Cook County News Herald

Peppy is a fetching dog, just not ducks or other game birds



 

 

This is a meritocracy. We are rewarded for our greater contributions; promoted according to our competencies; awarded for outstanding productivity; demoted for our poor performance; demerited for our negative influence; punished according to the seriousness of our transgressions.

The third Saturday of September is the hunting opener for ruffed grouse, and it begins the season of one of my favorite hobbies. Partridge hunting allows me to be in the woods, on my feet, moving through changing ecosystems, in the cooling air and mists or dryness and sun and winds of changed season.

Peppy, my seven-and-a-half-year-old female golden retriever, is not invited. She has lost the privilege of partridge hunting with us. She’s not a bird dog; she’s a trail dog. She doesn’t work to find and flush. And even when I shoot birds, she doesn’t retrieve them for me. She’s distracted by chipmunks and red squirrels at the wrong times.

What is expected of me each September is to clean the guns and requisition the ammo. To put in working order electronic collars and blow out dog whistles and launder orange vests. To get Foxy and Daphne to habitat. And to bring down the birds they flush. They, to their credit, find and flush, then retrieve according to expectations.

Peppy might not be invited to hunt partridge because she doesn’t retrieve them, but she is always at James side when he’s not hunting or working and makes great company for him. Photo courtesy of James Egan

Peppy might not be invited to hunt partridge because she doesn’t retrieve them, but she is always at James side when he’s not hunting or working and makes great company for him. Photo courtesy of James Egan

I reward not with treats or biscuits, but with words of praise and physical affection.
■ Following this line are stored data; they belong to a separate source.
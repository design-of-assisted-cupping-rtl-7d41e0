// tb_temp_fusion: self-checking test of temp_fusion. For fixed and random
// temperatures compares t_fused with round(0.9412*T_BMP + 0.0588*(T_DHT - dT))
// computed in floating point (allowing 1 LSB for the Q0.16 weights), checks
// the calibrated DHT11 value exactly and the two-clock latency. Also checks
// the error-propagation figure: the fused error bound is about 0.485 C.
`timescale 1ns/1ps
module tb_temp_fusion;
  logic clk = 0, rst_n = 0;
  always #5 clk = ~clk;
  logic iv = 0, ov;
  logic signed [15:0] td = 0, tb = 0, dt = 0, tf, tcal;
  int checks = 0, failures = 0;
  temp_fusion dut (.clk, .rst_n, .in_valid(iv), .t_dht(td), .t_bmp(tb), .delta_t(dt),
                   .out_valid(ov), .t_fused(tf), .t_dht_cal(tcal));

  task automatic check(input bit c, input string what);
    checks++;
    if (!c) begin failures++; $display("FAIL: %s", what); end
  endtask

  initial begin
    #100_000; failures++; $display("watchdog expired");
    $display("TB_RESULT checks=%0d failures=%0d", checks, failures); $finish;
  end
  initial begin
    real e, sf;
    repeat (3) @(negedge clk); rst_n = 1;
    for (int i = 0; i < 200; i++) begin
      if (i == 0) begin td = 2600; tb = 2500; dt = 100; end
      else if (i == 1) begin td = -500; tb = -400; dt = -50; end
      else begin
        tb = 16'($urandom % 8000) - 16'sd2000;
        td = tb + 16'($urandom % 800) - 16'sd400;
        dt = 16'($urandom % 400) - 16'sd200;
      end
      @(negedge clk) iv = 1;
      @(negedge clk) iv = 0;
      check(!ov, "not valid after 1 clock");
      @(negedge clk);
      check(ov, "valid after 2 clocks");
      e = 0.9412 * tb + 0.0588 * (td - dt);
      check(tcal == td - dt, "calibrated DHT11 temperature");
      check(tf >= $rtoi(e + 0.5 - (e < -0.5 ? 1.0 : 0.0)) - 1 && tf <= $rtoi(e + 0.5) + 1,
            $sformatf("fused %0d, real %f", tf, e));
    end
    sf = $sqrt((0.9412 * 0.5) ** 2 + (0.0588 * 2.0) ** 2);
    check(sf > 0.48 && sf < 0.49, $sformatf("fused error bound %f", sf));
    $display("TB_RESULT checks=%0d failures=%0d", checks, failures);
    $finish;
  end
endmodule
I’m usually ecstatic by the time the dead grouse is in my hand because Foxy’s retrieves are circuitous, and Daphne’s retrieves are often stop and go. I’m happy with simple victories. If I held myself to a higher standard, I might hold my two girls to higher standards. I don’t, so it wouldn’t be fair.

Things might be different for me with different expectations regarding productivity. I performed well through high school without much effort. How is that fair? At university I competed less well; did not stand out. That was a thresher that weeded me out eventually. Let’s say that a job, any job, had ten discreet tasks that it required. I think I can usually do six or seven of them very well, and a couple poorly. I’m not sure how I would survive in a true meritocracy. Maybe this is my result: working at a local hardware store, writing a column for a small-town newspaper, hunting ruffed grouse behind dogs, hunting ducks over decoys, stalking the white-tailed deer, paddling a canoe upstream through the rice paddies.
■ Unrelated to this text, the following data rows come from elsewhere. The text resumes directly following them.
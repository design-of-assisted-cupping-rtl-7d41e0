// uart_rx: 8N1 UART receiver.
// The line is synchronised by two flip-flops. A falling edge starts a byte;
// the start bit is confirmed at its middle and every data bit is sampled at
// its middle, CLK_HZ/BAUD clocks apart. A byte with a low stop bit is dropped
// and flagged in frame_err. Interface: rx_valid pulses with rx_data about
// half a bit after the stop bit's middle. Format and rate are this design's
// choices.
module uart_rx #(
  parameter int unsigned CLK_HZ = 100_000_000,
  parameter int unsigned BAUD   = 115_200
) (
  input  logic       clk,
  input  logic       rst_n,
  input  logic       rxd,
  output logic       rx_valid,
  output logic [7:0] rx_data,
  output logic       frame_err
);
  localparam int unsigned DIV = CLK_HZ / BAUD;
  logic [1:0] s;
  logic [$clog2(DIV + 1)-1:0] cnt;
  logic [3:0] nbit;
  logic [7:0] sh;
  logic       busy;

  always_ff @(posedge clk or negedge rst_n) begin
    if (!rst_n) begin
      s <= 2'b11; cnt <= '0; nbit <= '0; sh <= '0; busy <= 1'b0;
      rx_valid <= 1'b0; rx_data <= '0; frame_err <= 1'b0;
    end else begin
      s <= {s[0], rxd};
      rx_valid <= 1'b0;
      if (!busy) begin
        if (!s[1]) begin busy <= 1'b1; cnt <= ($bits(cnt))'(DIV / 2); nbit <= '0; end
      end else if (cnt == '0) begin
        cnt <= ($bits(cnt))'(DIV - 1);
        nbit <= nbit + 4'd1;
        if (nbit == 4'd0) begin
          if (s[1]) busy <= 1'b0;              // glitch, not a start bit
        end else if (nbit <= 4'd8) sh <= {s[1], sh[7:1]};
        else begin
          busy <= 1'b0;
          if (s[1]) begin rx_valid <= 1'b1; rx_data <= sh; end
          else frame_err <= 1'b1;
        end
      end else cnt <= cnt - 1'b1;
    end
  end
endmodule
Yes, maybe I have merited well. Maybe this is a meritocracy. Probably it’s not. Probably I’m just lucky.

In the duck boat I do not impose a meritocracy. Peppy gets the bow, and it’s her and I, even though she still always refuses to retrieve ducks. I’m not sure if it’s the wet feathers, or duck taste or what, she has never retrieved a duck, or coot, or a merganser. Any dead bird. A ball, yes. Sticks, yes. Rocks? Maybe. Any number of things other than what she was bred, born and trained to.

It’s okay because she contributes other ways, or another way: just being company for me.